• PROMPT: Please reproduce the data below exactly, from the first line through the line containing "localparam int unsigned OUT_W", and leave every later line out.

• TASK INPUTS:

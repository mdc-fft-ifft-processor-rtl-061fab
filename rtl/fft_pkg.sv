// Shared types, constants and helper functions of the four-stream MDC FFT/IFFT
// processor. The processor transforms four parallel streams (MIMO spatial
// streams A-D) of N = 2048, 1024, 512 or 128 points with one radix-4 butterfly
// per pipeline stage. Word lengths follow the design description: 8-bit input,
// 10-bit internal words, 12-bit output. The twiddle width (12 bits, 10
// fractional) and the scaling schedule are choices of this implementation.
package fft_pkg;

  // Word lengths (per real or imaginary part).
  localparam int unsigned IN_W   = 8;
  localparam int unsigned DATA_W = 10;
  localparam int unsigned OUT_W  = 12;
  // Twiddle coefficients: signed, TW_FRAC fractional bits, 1.0 = 2**TW_FRAC.
  localparam int unsigned TW_W    = 12;
  localparam int unsigned TW_FRAC = 10;

  // Largest transform and its index widths.
  localparam int unsigned NMAX      = 2048;
  localparam int unsigned NMAX_LOG  = 11;
  localparam int unsigned LANES     = 4;
  // Entries of the one-octant twiddle table: angles 2*pi*r/NMAX, r = 0..NMAX/8.
  localparam int unsigned OCT_ENTRIES = NMAX / 8 + 1;

  // Transform length selection.
  typedef enum logic [1:0] {
    LEN_2048 = 2'd0,
    LEN_1024 = 2'd1,
    LEN_512  = 2'd2,
    LEN_128  = 2'd3
  } len_e;

  // Sample tags that travel with the four lanes through the pipeline.
  typedef struct packed {
    logic       valid;   // lanes hold samples of a stream block
    logic       first;   // first cycle of a stream block
    logic [1:0] stream;  // 0..3 = stream A..D
  } tag_t;

  // log2 of the transform length.
  function automatic int unsigned len_log2(len_e len);
    case (len)
      LEN_2048: return 11;
      LEN_1024: return 10;
      LEN_512:  return 9;
      default:  return 7;
    endcase
  endfunction

  // Pipeline stage s (1..5) is used for this length (Fig. 1 decomposition:
  // shorter transforms drop the first stages, the last three are shared).
  function automatic logic stage_active(len_e len, int unsigned s);
    case (len)
      LEN_2048, LEN_1024: return 1'b1;
      LEN_512:            return s >= 2;
      default:            return s >= 3;
    endcase
  endfunction

  // log2 of the commutator delay unit D of radix-4 stage s (1..4). For the
  // lengths with a radix-8 last stage D = 2048 / 4**(s+1); for 1024 it is half.
  function automatic logic [2:0] stage_dlog(len_e len, int unsigned s);
    int unsigned d;
    d = 11 - 2 * (s + 1);
    if (len == LEN_1024) d = d - 1;
    return 3'(d);
  endfunction

  // Cosine / sine table of one octant, scaled by 2**TW_FRAC and rounded.
  typedef logic signed [OCT_ENTRIES-1:0][TW_W-1:0] oct_rom_t;

  function automatic oct_rom_t make_cos_rom();
    oct_rom_t rom;
    real pi;
    pi = 3.14159265358979323846;
    for (int r = 0; r < int'(OCT_ENTRIES); r++)
      rom[r] = TW_W'($rtoi($floor($cos(2.0 * pi * r / NMAX) * (2.0 ** TW_FRAC) + 0.5)));
    return rom;
  endfunction

  function automatic oct_rom_t make_sin_rom();
    oct_rom_t rom;
    real pi;
    pi = 3.14159265358979323846;
    for (int r = 0; r < int'(OCT_ENTRIES); r++)
      rom[r] = TW_W'($rtoi($floor($sin(2.0 * pi * r / NMAX) * (2.0 ** TW_FRAC) + 0.5)));
    return rom;
  endfunction

  // Round-half-up arithmetic right shift followed by saturation to OW bits.
  // Input is given as a 32-bit signed value.
  function automatic logic signed [31:0] rnd_sat(logic signed [31:0] v,
                                                 int unsigned sh, int unsigned ow);
    logic signed [31:0] half, r, hi, lo;
    half = (sh > 0) ? (32'sd1 <<< (sh - 1)) : 32'sd0;
    r    = (v + half) >>> sh;
    hi   = (32'sd1 <<< (ow - 1)) - 32'sd1;
    lo   = -(32'sd1 <<< (ow - 1));
    return (r > hi) ? hi : ((r < lo) ? lo : r);
  endfunction

endpackage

• YOUR SOLUTION:
repository mdc-fft-ifft-processor-rtl-061fab
filename rtl/fft_pkg.sv
// Shared types, constants and helper functions of the four-stream MDC FFT/IFFT
// processor. The processor transforms four parallel streams (MIMO spatial
// streams A-D) of N = 2048, 1024, 512 or 128 points with one radix-4 butterfly
// per pipeline stage. Word lengths follow the design description: 8-bit input,
// 10-bit internal words, 12-bit output. The twiddle width (12 bits, 10
// fractional) and the scaling schedule are choices of this implementation.
package fft_pkg;

  // Word lengths (per real or imaginary part).
  localparam int unsigned IN_W   = 8;
  localparam int unsigned DATA_W = 10;
  localparam int unsigned OUT_W  = 12;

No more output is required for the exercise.